Background information
- Also known as: Antti Kosola, A. Kosola, Andy Kosola
- Born: Andrew William Kosola March 4, 1896 Wisconsin, US
- Died: April 14, 1971 Lake Worth Beach, Florida
- Genres: Schlager music
- Occupation: Musician
- Instruments: Accordion, piano
- Years active: 1920s and 1930s
- Label: Columbia Records

= Antti Kosola =

Andrew "Antti" William Kosola (March 4, 1896 – April 14, 1971) was a Finnish American accordionist, pianist, bandleader and composer.

Born in Wisconsin, Kosola was in the 1920s and 1930s a very well-known musician on the Finnish American stages in New York City.
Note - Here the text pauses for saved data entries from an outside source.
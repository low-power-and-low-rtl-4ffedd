// aes128_core: iterative AES-128 encryption and decryption built on the
// composite S-box. One round is computed per clock by aes_round (16
// composite S-boxes shared by SubBytes and InvSubBytes); the key schedule
// runs once per key and fills a store of the 11 round keys, so decryption
// can walk the keys backwards.
//
// Operation
//   key_load (when not busy): round key 0 = key_in is stored, then one
//     aes_key_expand step per cycle writes round keys 1..10. key_ready rises
//     10 cycles after the edge that took key_load and stays high until the
//     next key_load.
//   start (when not busy and key_ready): data_in is XORed with round key 0
//     (encrypt) or round key 10 (decrypt) and the ten rounds follow, one
//     per cycle, the last without (Inv)MixColumns. data_out is written and
//     done pulses for one cycle 10 cycles after the edge that took start.
//     decrypt is sampled with start. A new start is accepted in the cycle
//     done is high, so back-to-back blocks take 11 cycles each.
//   start or key_load while busy is ignored.
// The decryption flow is the equivalent inverse cipher: the round keys of
// rounds 1..9 pass through InvMixColumns inside aes_round.
// Reset (rst_n low, asynchronous) clears the control state, key_ready and
// data_out; the key store and the state register are not reset.
module aes128_core
  import aes_pkg::*;
#(
  parameter bit SQ_LAMBDA_COMBINED = 1'b1
) (
  input  logic   clk,
  input  logic   rst_n,
  input  logic   key_load,
  input  block_t key_in,
  output logic   key_ready,
  input  logic   start,
  input  logic   decrypt,
  input  block_t data_in,
  output logic   busy,
  output logic   done,
  output block_t data_out
);
  typedef enum logic [1:0] {S_IDLE, S_KEYEXP, S_RUN} state_e;

  state_e      st;
  logic [3:0]  cnt;          // key-expansion step or round number, 1..10
  logic [7:0]  rcon_q;
  logic        dec_q;
  block_t      state_q;
  block_t      rk [NR+1];

  block_t      next_key, round_key, round_out;
  logic        final_round;

  aes_key_expand u_kexp (.key_in(rk[cnt - 4'd1]), .rcon(rcon_q), .key_out(next_key));

  always_comb begin
    round_key   = dec_q ? rk[4'(NR) - cnt] : rk[cnt];
    final_round = (cnt == 4'(NR));
  end

  aes_round #(.SQ_LAMBDA_COMBINED(SQ_LAMBDA_COMBINED)) u_round (
    .state_in   (state_q),
    .round_key  (round_key),
    .decrypt    (dec_q),
    .final_round(final_round),
    .state_out  (round_out)
  );

  assign busy = (st != S_IDLE);

  always_ff @(posedge clk or negedge rst_n) begin
    if (!rst_n) begin
      st        <= S_IDLE;
      cnt       <= 4'd1;
      rcon_q    <= 8'h01;
      dec_q     <= 1'b0;
      key_ready <= 1'b0;
      done      <= 1'b0;
      data_out  <= '0;
    end else begin
      done <= 1'b0;
      unique case (st)
        S_IDLE: begin
          if (key_load) begin
            rk[0]     <= key_in;
            cnt       <= 4'd1;
            rcon_q    <= 8'h01;
            key_ready <= 1'b0;
            st        <= S_KEYEXP;
          end else if (start && key_ready) begin
            state_q <= data_in ^ (decrypt ? rk[NR] : rk[0]);
            dec_q   <= decrypt;
            cnt     <= 4'd1;
            st      <= S_RUN;
          end
        end
        S_KEYEXP: begin
          rk[cnt] <= next_key;
          rcon_q  <= xtime(rcon_q);
          if (cnt == 4'(NR)) begin
            key_ready <= 1'b1;
            cnt       <= 4'd1;
            st        <= S_IDLE;
          end else begin
            cnt <= cnt + 4'd1;
          end
        end
        S_RUN: begin
          if (final_round) begin
            data_out <= round_out;
            done     <= 1'b1;
            cnt      <= 4'd1;
            st       <= S_IDLE;
          end else begin
            state_q <= round_out;
            cnt     <= cnt + 4'd1;
          end
        end
        default: st <= S_IDLE;
      endcase
    end
  end

  // done is a single-cycle pulse, and a block never runs without keys.
  a_done_pulse: assert property (@(posedge clk) disable iff (!rst_n) done |=> !done);
  a_run_keyed:  assert property (@(posedge clk) disable iff (!rst_n) (st == S_RUN) |-> key_ready);
endmodule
He had his most successful years between 1926 and 1938, when he recorded about 50 pieces for Columbia Records and Victor Talking Machine Company. Some recordings were made with his orchestra and with several notable Finnish American singers, for example Leo Kauppi, Hiski Salomaa, Hannes Saari, Ernest Paananen and others. He also performed together with the famous Finnish American musicians Viola Turpeinen, Sylvia Polso and William Syrjälä. He also made recording sessions with Matti Jurva, Tatu Pekkarinen and Heikki Tuominen when they visited the US in the 1920s and 1930s. One of Kosola's most successful records was the waltz Meren aallot ("Waves of the sea"), which he composed and to which Leo Kauppi wrote the lyrics. The recording was made in December 1927 and sold over 30,000 copies in the US, Canada, and Finland. Kosola died in Lake Worth, Florida, in 1971.